The poem is central to the plot of Legend of the Demon Cat. In this 2017 historical fantasy film directed by Chen Kaige, poet Bai Juyi is solving a murder case together with monk Kūkai. Throughout the film, Bai Juyi is struggling to finish his poem about the legendary beauty of Yang Guifei, without realizing that the murder case is also related to her death, a generation ago.

It had a great influence on Japanese literature during the Heian period, including Genji Monogatari.

== Interpretation ==
The poem might look like it retells the love story between Emperor Xuanzong of Tang and his favorite concubine Yang Guifei.
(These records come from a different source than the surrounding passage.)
// cmos3d_stack_top: the two-tier vision stack: sensor and analog processors on top, frame
// buffer and digital processing below, results out to the DRAM of the stack.
//
// The top tier (top_tier_array, behavioural) acquires the image, builds each scale of the
// Gaussian pyramid by charge diffusion and compares the selected state capacitor of every
// cell with the global ramp (ramp_generator, behavioural) driven by the global counter
// (code_counter). Each cell's comparator bit crosses to the frame buffer (frame_buffer of
// fb_register_set) below it, where it gates the loading of the counter code. The sequencer
// (stack_sequencer) runs the frame: acquisition, diffusion, merging, conversion of P1..P4 and
// reading of the previous plane in parallel, and the copies to the scale-k-1 registers.
// Every string read is turned into 16 DoG values (dog_unit) and fed, as scale or as DoG
// (cfg_det_src), to the serial feature unit (gradient, Hessian, Harris). The result packer
// sends scale, DoG, dx, dy and flags beats of 128 bits to the DRAM write port.
//
// Configuration comes from the external coprocessor: octaves (1..3), scales per octave,
// diffusion cycles before each scale (which set each scale's sigma) and detector thresholds.
// start begins a frame; frame_done pulses at its end. The DRAM and the coprocessor are
// outside this module.
module cmos3d_stack_top
  import fd_pkg::*;
#(
  parameter int unsigned IMG_C       = IMG_COLS,
  parameter int unsigned IMG_R       = IMG_ROWS,
  parameter int unsigned STEP_CYCLES = 75,     // 120 us conversion at 160 MHz over 256 codes
  parameter int unsigned READ_PERIOD = STR_W   // processing clock / read clock
) (
  input  logic                        clk,
  input  logic                        rst_n,
  input  logic [7:0]                  light [IMG_R][IMG_C],
  input  logic                        start,
  input  logic [1:0]                  cfg_octaves,
  input  logic [3:0]                  cfg_scales,
  input  logic [7:0]                  cfg_diff [MAX_SCALES],
  input  logic                        cfg_det_src,   // 0: detectors on S(k), 1: on DoG(k)
  input  logic signed [HESSIAN_W-1:0] thr_hessian,
  input  logic signed [HARRIS_W-1:0]  thr_corner,
  input  logic signed [HARRIS_W-1:0]  thr_edge,
  output logic                        busy,
  output logic                        frame_done,
  output logic                        dram_valid,
  output logic [BEAT_W-1:0]           dram_data,
  output beat_tag_t                   dram_tag,
  output logic                        overflow
);
  localparam int unsigned CC = IMG_C / 2;
  localparam int unsigned CR = IMG_R / 2;

  // Sequencer outputs
  logic       phi_acq, phi_diff, phi_quarter, phi_sixteenth;
  logic [1:0] conv_sel;
  logic       cnt_start, cnt_busy, cnt_done;
  logic       conv13, conv24;
  logic [3:0] we;
  logic       rd_valid;
  str_tag_t   rd_tag;

  stack_sequencer #(
    .PLANE_COLS(CC), .PLANE_ROWS(CR), .READ_PERIOD(READ_PERIOD)
  ) u_seq (
    .clk, .rst_n, .start, .cfg_octaves, .cfg_scales, .cfg_diff,
    .phi_acq, .phi_diff, .phi_quarter, .phi_sixteenth, .conv_sel,
    .cnt_start, .cnt_busy, .cnt_done,
    .conv13, .conv24, .we, .rd_valid, .rd_tag,
    .busy, .frame_done
  );

  // Single-slope converter: counter (bottom tier), ramp and comparators (top tier).
  pix_t code;
  code_counter #(.W(PIX_W), .STEP_CYCLES(STEP_CYCLES)) u_cnt (
    .clk, .rst_n, .start(cnt_start), .code, .busy(cnt_busy), .done(cnt_done)
  );

  real vramp;
  ramp_generator #(.W(PIX_W)) u_ramp (.code, .enable(cnt_busy), .vramp);

  logic comp [CR][CC];   // one via per cell
  top_tier_array #(.COLS(IMG_C), .ROWS(IMG_R)) u_top (
    .clk, .light, .phi_acq, .phi_diff, .phi_quarter, .phi_sixteenth,
    .conv_sel, .vramp, .comp
  );

  // Bottom tier.
  logic     str_valid;
  str_tag_t str_tag;
  pix_t     str_cur  [WIN_W];
  pix_t     str_prev [WIN_W];
  frame_buffer #(.COLS(CC), .ROWS(CR)) u_fb (
    .clk, .rst_n, .tsv_comp(comp), .code, .conv13, .conv24, .we,
    .rd_valid, .rd_tag, .str_valid, .str_tag, .str_cur, .str_prev
  );

  wdat_t      dog  [WIN_W];
  logic [7:0] dog8 [STR_W];
  dog_unit u_dog (.cur(str_cur), .prev(str_prev), .dog, .dog8);

  wdat_t src [WIN_W];
  pix_t  scale16 [STR_W];
  always_comb begin
    for (int i = 0; i < int'(WIN_W); i++)
      src[i] = (cfg_det_src && !str_tag.first_scale) ? dog[i] : WD_W'(str_cur[i]);
    for (int i = 0; i < int'(STR_W); i++)
      scale16[i] = str_cur[i + HALO];
  end

  logic       res_valid;
  str_tag_t   res_tag;
  logic [7:0] dx8 [STR_W];
  logic [7:0] dy8 [STR_W];
  logic [7:0] flags [STR_W];
  feature_unit #(.PLANE_COLS(CC), .PLANE_ROWS(CR)) u_feat (
    .clk, .rst_n, .str_valid, .str_tag, .str_data(src),
    .thr_hessian, .thr_corner, .thr_edge,
    .res_valid, .res_tag, .dx8, .dy8, .flags
  );

  result_packer u_pack (
    .clk, .rst_n, .str_valid, .str_tag, .scale(scale16), .dog8,
    .res_valid, .res_tag, .dx8, .dy8, .flags,
    .dram_valid, .dram_data, .dram_tag, .overflow
  );
endmodule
But actually the poem reveals Bai Juyi's disappointment towards the Tang Government at that time. According to The Notes of Song of Everlasting Regret by Zhou Tian, the poem's opening section was sarcastic about Tang Xuanzhong's excesses due to his passion for Concubine Yang and his disregard for his royal duties. However, the poem's second section concentrates on the romantic tale of the two lovers. Zhou Tian believed that Bai Juyi was using this part to show that Concubine Yang was alluring and accountable for the Tang dynasty's downfall in life and death.